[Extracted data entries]
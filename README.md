# 76-channel lock-in read-out for broadband stimulated Raman spectroscopy

Broadband stimulated Raman scattering (SRS) measures a whole vibrational
spectrum at once. A broadband pump beam and a narrow-band Stokes beam hit the
sample. The Stokes beam is switched on and off at a modulation frequency
`f_m` of 1-10 MHz. The pump light that leaves the sample is spread over a
photodiode array, so each photodiode sees one Raman line. The Raman effect
shows up as a modulation of a few parts per million at `f_m` on top of a
large, noisy DC level. A lock-in amplifier per photodiode pulls it out.

This RTL is the digital part of a 76-channel instrument of that kind. Ten
plug-in modules each hold an 8-channel analog front-end IC and a 16-channel
16-bit ADC. The IC amplifies the signal and reference photocurrents, balances
them, subtracts them and demodulates them with an on-chip mixer. An FPGA then
finishes the lock-in in the digital domain for all 76 channels in parallel.
The RTL covers:

* the FPGA firmware: ADC read-out, clock-domain crossing, reference
  synthesis, 76 DSP lanes and the IC configuration link;
* the digital blocks inside each custom IC: the configuration shift
  registers, and a behavioural model of the mixer clock generator.

## The main idea: two-step down-conversion

An analog mixer that demodulates straight to DC adds its own slow offset
drift to the result. That drift is a few mV over ten minutes, far above a
ppm-level Raman signal. So the design does not let the analog mixer go to
DC:

1. The IC mixer is driven at `f_dm1 = f_m + f_mid`. The Raman signal comes
   out at a low intermediate frequency `f_mid` (a few kHz), next to the
   mixer's offset `V_os`, which sits at DC.
2. The ADC samples that. In each lane the FPGA multiplies every sample by a
   sine at `f_dm2 = f_mid`. The Raman signal moves to DC, and the analog
   offset moves up to `f_mid`.
3. A first-order low-pass filter sets the lock-in bandwidth.
4. An integrate-and-dump stage then sums exactly one period of `f_mid`.
   Its frequency response has zeros at every multiple of `f_mid`, so it
   removes the offset (now at `f_mid`) and the `2*f_mid` product of step 2.

The price is a factor sqrt(2) in SNR, because the second mixing folds noise
from both sidebands. So this mode pays off only for slow, long
measurements, where drift is what limits resolution. For fast measurements,
*direct mode* sets `f_dm1 = f_m`, and the lane's multiplier is bypassed
(`two_step_en = 0`).

The three reference frequencies must stay locked together. The `dds` has
one phase accumulator for `f_m` and one for `f_dm1`, both on the 64 MHz
clock. The sine's phase is not a third accumulator: it is the difference of
the two (`phase_dm1 - phase_m`). That way `f_dm2` equals `f_dm1 - f_m`
exactly, at every tuning word, and never drifts against the two square waves.

## Data path and clocks

```
             clk_spi (40 MHz)          |            clk_dsp (64 MHz)
 ADC m --SDO--> spi_adc_rx --words--> async_fifo --> lane router --> dsp_channel x76 --> res[l]
        <-CS_n-                        (Gray ptrs)   (module m,        demodulator
                                                      ch c -> lane       iir_lpf
                                                      8m+c)              gated_integrator
                                                           dds --sine--^   |
                                                           dds --f_m----> mod_clk (optical modulator)
                                                           dds --f_dm1--> dm1_clk -> mixer_clkgen (per IC)
 cfg_serializer --sclk/sdi[m]/load--> asic_cfg_shiftreg (per IC) --> ic_cfg
```

**ADC read-out (`spi_adc_rx`, one per module).** The 40 MHz clock is the SPI
clock. It is forwarded to the ADC, and one bit arrives per cycle. A frame
works like this:

* `CS_n` stays high for `CONV_CYCLES` (64) clocks while the ADC converts.
* `CS_n` then goes low for 256 clocks. That is 16 channels of 16 bits,
  channel 0 first, MSB first, in two's complement.

The ADC changes SDO on the falling edge, and the reader samples it on the
rising edge. One frame is 320 clocks, which gives 125 kS/s per channel.
After each 16th bit the reader emits a `{chan, data}` word.

**Clock-domain crossing (`async_fifo`, one per module).** This is a standard
two-clock FIFO, 16 words deep. Its pointers cross domains in Gray code
through two flip-flops. The read side pops a word whenever the FIFO is not
empty, and the writer fills at most one word per 16 SPI clocks, so the
FIFO never holds more than one or two words. An overflow would set the
sticky `cdc_overflow` flag.

**Lane routing.** ADC channels 0..7 of module `m` carry the AC (demodulated)
outputs of IC channels 0..7 and go to lane `8*m + c`. The tenth module
feeds only lanes 72..75, which makes 76 lanes in all. ADC channels 8..15
carry the IC's DC outputs, used by the host to normalise the Raman signal to
the average light level. The last value of every ADC channel, AC and DC, is
held in `mon_sample`.

**Lane (`dsp_channel`).** Each lane works only when one of its own samples
arrives, once every 512 DSP clocks, so plain registers and two multipliers
are enough:

| stage | operation | output width | latency |
|---|---|---|---|
| `demodulator` | `y = x * sine` (two-step) or `y = x * 2^15` (direct) | 32 | 1 clk |
| `iir_lpf` | `y += a * (x - y)`, `a = lpf_coef / 2^16`, one multiplier, 16 extra state fraction bits | 32 | 1 clk |
| `gated_integrator` | sum of `gi_len` samples, then restart | 48 | 1 clk after the `gi_len`-th |

Scaling: the sine is Q1.15 with a peak of 32767. Consider an input tone
`A*sin(2*pi*f_mid*t)` in phase with the DDS sine. In two-step mode the
tone gives `gi_len * A * 32767 / 2` per result. In direct mode a DC input
`x` gives `gi_len * x * 32768`. The -3 dB bandwidth of the IIR is about
`a * f_s / (2*pi)`, with `f_s` the ADC sample rate.

The instrument's "fast acquisition" mode (a spectrum in under 100 us) and
"high-resolution" mode (milliseconds) use the same hardware with different
settings. For example, at 125 kS/s:

* fast: `gi_len = 12` gives a spectrum every 96 us;
* high-resolution: `gi_len = 125` gives a spectrum every millisecond.

In two-step mode `gi_len` must be `f_s / f_mid`, a whole number, for the
notches to land on `f_mid` and `2*f_mid`. For example, with `f_s = 125` kHz
and `f_mid = 2.5` kHz, `gi_len = 50`.

## Reference and tuning

All frequencies are set through 32-bit tuning words:
`f = ftw * 64 MHz / 2^32`, with a resolution of 0.0149 Hz.

* `mod_clk`: MSB of the `f_m` accumulator. It drives the Stokes modulator.
* `dm1_clk`: MSB of the `f_dm1` accumulator. It drives the IC mixers.
* `sine`: quarter-wave table of 256 entries, indexed by the top 10 bits of
  `phase_dm1 - phase_m`. Entry `i` is `round(32767 * sin((i + 0.5) * pi / 512))`.
  The table is computed during elaboration by a fixed-point Taylor series,
  and its error is at most 1 LSB. The output comes 2 clocks after the phase.

`phase_clr` restarts both accumulators together. Example settings:

| setting | `ftw_m` | `ftw_dm1` |
|---|---|---|
| `f_m = 1 MHz`, `f_mid = 2.5 kHz` | 67108864 | 67276636 |
| direct mode | `ftw_m` | equal to `ftw_m` |

The square waves are accumulator MSBs, so their edges fall on the 64 MHz
grid: 15.6 ns of jitter. At the top of the 1-10 MHz range that is a large
part of a period. A board with a cleaner clock synthesiser would replace
these two outputs. The sine, the part that matters for the second
demodulation, is unaffected.

Each sample is multiplied by the sine value of the moment it reaches its
lane. ADC channel `c` arrives about `16*(c+1)` SPI clocks after the
conversion, so the lanes see a small phase lag. At `f_mid = 2.5` kHz that is
about 6 degrees for the last channel, and the tone amplitude shrinks by
`cos(lag)`, under 0.6 %. Phase calibration, if needed, belongs to the host.

## Custom IC digital blocks

**Configuration (`cfg_serializer` -> `asic_cfg_shiftreg`).** Each IC has a
configuration register per channel, `CFG_BITS = 8` bits here. The registers
form one serial chain per IC.

* The FPGA drives a shared clock `cfg_sclk`, which runs at `clk_dsp / (2*CFG_DIV)`.
* The FPGA also drives a shared `cfg_load` and one data line per IC.
* A load shifts `8*CFG_BITS` bits: channel 7 first, MSB first.
* One extra clock edge with `cfg_load` high then copies the chain into the
  registers that drive the analog channel. The analog settings therefore
  change once, not bit by bit.

A full load takes `(8*CFG_BITS + 1) * 2*CFG_DIV` DSP clocks. The meaning of
the bits (gains, bias trims and so on) is not defined here. `ic_cfg` shows
what each IC holds.

**Mixer clocks (`mixer_clkgen`, behavioural).** The IC's passive
double-balanced mixer is four transmission gates. Two non-overlapping phases
and their complements drive them. Each phase is the AND of the clock (or its
inverse) and a copy delayed by `DEAD`, so one pair opens before the other
closes. The model uses a simulation delay, so it is not synthesisable logic.
In silicon it is a delay chain.

## What is outside the RTL

The analog front end is not modelled:

* transimpedance amplifiers with DC-current feedback;
* AGC loop of VGAs, peak stretchers and integrator;
* subtractor stages and the mixer switches themselves;
* off-chip filter.

Also outside are:

* the photodiode arrays and the ADC chips;
* the DAC for the VGA control voltage;
* the DAC and ADC for the microscope's X/Y/Z scan;
* the FPGA clock manager and the USB 3.0 link to the PC.

All of their signals are ports of `crimson_top`. Two further ports need a
source in a real system:

* run-time settings: tuning words, `lpf_coef`, `gi_len`, mode and clears;
* clocks: `clk_spi` at 40 MHz and `clk_dsp` at 64 MHz.

They would come from a host register block and a clock manager.

## Choices that are this design's own

The block structure follows the platform, and so do these facts:

* 76 lanes, 10 modules, 8 channels per IC;
* 16-channel 16-bit SPI ADCs;
* the 40 MHz and 64 MHz clocks and a two-clock FIFO between them;
* a DDS with a sine and two square outputs;
* multiplier, then one-multiplier first-order IIR, then integrator with
  notches at `k*f_mid`;
* `f_dm2 = f_mid = f_dm1 - f_m`;
* a shift register per IC channel and four non-overlapping mixer clocks.

Chosen here:

* the ADC frame format and conversion gap (`CONV_CYCLES`, and with it the
  125 kS/s rate);
* the assignment of ADC channels to AC and DC outputs, and the lane
  numbering;
* all word widths, and the coefficient format `Q0.16`;
* integrate-and-dump as the integrator;
* deriving the sine phase from the two accumulators;
* FIFO depth, configuration protocol and width, and reset synchronisers.

The IC's mixer clocks are generated from the FPGA's `dm1_clk`. The IC can
also be described as deriving them from the external (laser) clock, but
two-step mode needs `f_dm1` to differ from the laser-locked `f_m`, so here
the IC is clocked by the synthesised `f_dm1`, which is what the platform's
block diagram shows.

## Parameters

| module | parameter | default | meaning |
|---|---|---|---|
| `crimson_pkg` | `N_MODULES`, `CH_PER_IC`, `N_LANES` | 10, 8, 76 | platform size |
| `crimson_pkg` | `ADC_CHANNELS`, `ADC_BITS` | 16, 16 | module ADC |
| `crimson_pkg` | `SINE_BITS`, `PHASE_BITS`, `COEF_BITS`, `GI_CNT_BITS` | 16, 32, 16, 16 | DSP widths |
| `crimson_top` | `CONV_CYCLES` | 64 | SPI clocks with CS_n high per frame |
| `crimson_top` | `FIFO_AW` | 4 | log2 CDC FIFO depth |
| `crimson_top` | `CFG_BITS`, `CFG_DIV` | 8, 4 | IC configuration width and clock divider |
| `crimson_top` | `MIX_DEAD` | 2 | mixer dead time (model, time units) |
| `dds` | `LUT_ABITS` | 8 | quarter-wave table address bits |

After synthesis, the top at its defaults comes to:

* about 3,700 word-level cells;
* 20,500 flip-flop bits;
* 7,300 memory bits: the sine table and ten FIFOs;
* two multipliers per lane in the RTL, 152 in all.

## Simulation

Every module has a self-checking testbench in `tb/`. Each one prints
`TB_RESULT checks=N failures=M` and has a watchdog. `tb/adc_spi_model.sv` is
a behavioural ADC used by the read-out tests. With Verilator 5:

```
verilator --binary --timing --assert --timescale 1ns/1ps \
  -y rtl -y tb +libext+.sv -Irtl -Itb \
  rtl/crimson_pkg.sv tb/tb_crimson_top.sv --top-module tb_crimson_top -o sim
./obj_dir/sim
```

Replace `tb_crimson_top` with any other `tb_<module>`.

`tb_crimson_top` runs the whole design at its default sizes, all 76 lanes
and ten ADC models, in about 4 ms of simulated time (a few seconds to run).
It checks:

* a configuration load into all ten ICs;
* direct mode: every lane's result is bit-exact against `gi_len * x * 2^15`;
* two-step mode: each lane gets an offset plus a tone at `f_mid`. Each
  result is within -3 %/+1 % of `gi_len * A * 32767 / 2`;
* two-step mode: offset alone is suppressed below 1 % of full scale;
* the DC-channel monitor;
* that the reference and mixer clocks toggle.

`tb_offset_drift` runs the whole design as a bench test of drift rejection.
It feeds a line of 328 LSB on an offset that drifts by 40 LSB in 3.2 ms,
and compares eight consecutive results in each mode, scaled to ADC LSB:

| mode | mean | spread of the eight results |
|---|---|---|
| direct | 357.9 | 35.0 (follows the drift) |
| two-step | 326.4 | 0.31 |

The block testbenches check each unit against models in the testbench:

* a floating-point reference for the IIR and the whole lane;
* `$sin` for the DDS table;
* a queue for the FIFO;
* exact latency and frame timing for the SPI reader and the serialiser.

Not verified: behaviour with real ADC timing margins, and FIFO
metastability (the simulator has no X).
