// crimson_pkg: sizes and types shared by the 76-channel lock-in firmware.
//
// The platform reads ten plug-in modules. Each module carries one 8-channel
// custom front-end IC and one 16-channel 16-bit ADC read over SPI. Of the 80
// IC channels, 76 are used (two 38-element photodiode arrays on the signal
// path). The numbers N_MODULES, CH_PER_IC, N_LANES, ADC_CHANNELS and
// ADC_BITS are the platform's; the data widths of the DSP chain and the
// channel-to-lane mapping are choices of this implementation.
package crimson_pkg;

  localparam int unsigned N_MODULES    = 10;  // 8-channel modules on the motherboard
  localparam int unsigned CH_PER_IC    = 8;   // channels of one custom IC
  localparam int unsigned N_LANES      = 76;  // lock-in channels of the platform
  localparam int unsigned ADC_CHANNELS = 16;  // channels of one module ADC
  localparam int unsigned ADC_BITS     = 16;  // ADC resolution

  // DSP chain widths (implementation choices)
  localparam int unsigned SINE_BITS    = 16;  // signed DDS sine amplitude, Q1.15
  localparam int unsigned PHASE_BITS   = 32;  // DDS phase accumulator width
  localparam int unsigned DEMOD_BITS   = ADC_BITS + SINE_BITS; // demodulator output
  localparam int unsigned COEF_BITS    = 16;  // LPF coefficient, unsigned Q0.16
  localparam int unsigned GI_CNT_BITS  = 16;  // integration length counter
  localparam int unsigned GI_BITS      = DEMOD_BITS + GI_CNT_BITS; // integrator sum

  // One ADC word as it crosses from the SPI clock to the DSP clock
  typedef struct packed {
    logic [3:0]                 chan;   // ADC channel 0..15
    logic signed [ADC_BITS-1:0] data;   // two's complement sample
  } adc_word_t;

  // Lane number of AC output `ch` of module `m`; lanes run module by module
  function automatic int unsigned lane_of(int unsigned m, int unsigned ch);
    return m * CH_PER_IC + ch;
  endfunction

endpackage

What is being asked: Give back exactly the lines from the first line of the records through the line holding "## The main idea: two-step down-conversion", including both of those lines and leaving out all others.

Response to the exercise:
filename README.md
# 76-channel lock-in read-out for broadband stimulated Raman spectroscopy

Broadband stimulated Raman scattering (SRS) measures a whole vibrational
spectrum at once. A broadband pump beam and a narrow-band Stokes beam hit the
sample. The Stokes beam is switched on and off at a modulation frequency
`f_m` of 1-10 MHz. The pump light that leaves the sample is spread over a
photodiode array, so each photodiode sees one Raman line. The Raman effect
shows up as a modulation of a few parts per million at `f_m` on top of a
large, noisy DC level. A lock-in amplifier per photodiode pulls it out.

This RTL is the digital part of a 76-channel instrument of that kind. Ten
plug-in modules each hold an 8-channel analog front-end IC and a 16-channel
16-bit ADC. The IC amplifies the signal and reference photocurrents, balances
them, subtracts them and demodulates them with an on-chip mixer. An FPGA then
finishes the lock-in in the digital domain for all 76 channels in parallel.
The RTL covers:

* the FPGA firmware: ADC read-out, clock-domain crossing, reference
  synthesis, 76 DSP lanes and the IC configuration link;
* the digital blocks inside each custom IC: the configuration shift
  registers, and a behavioural model of the mixer clock generator.

## The main idea: two-step down-conversion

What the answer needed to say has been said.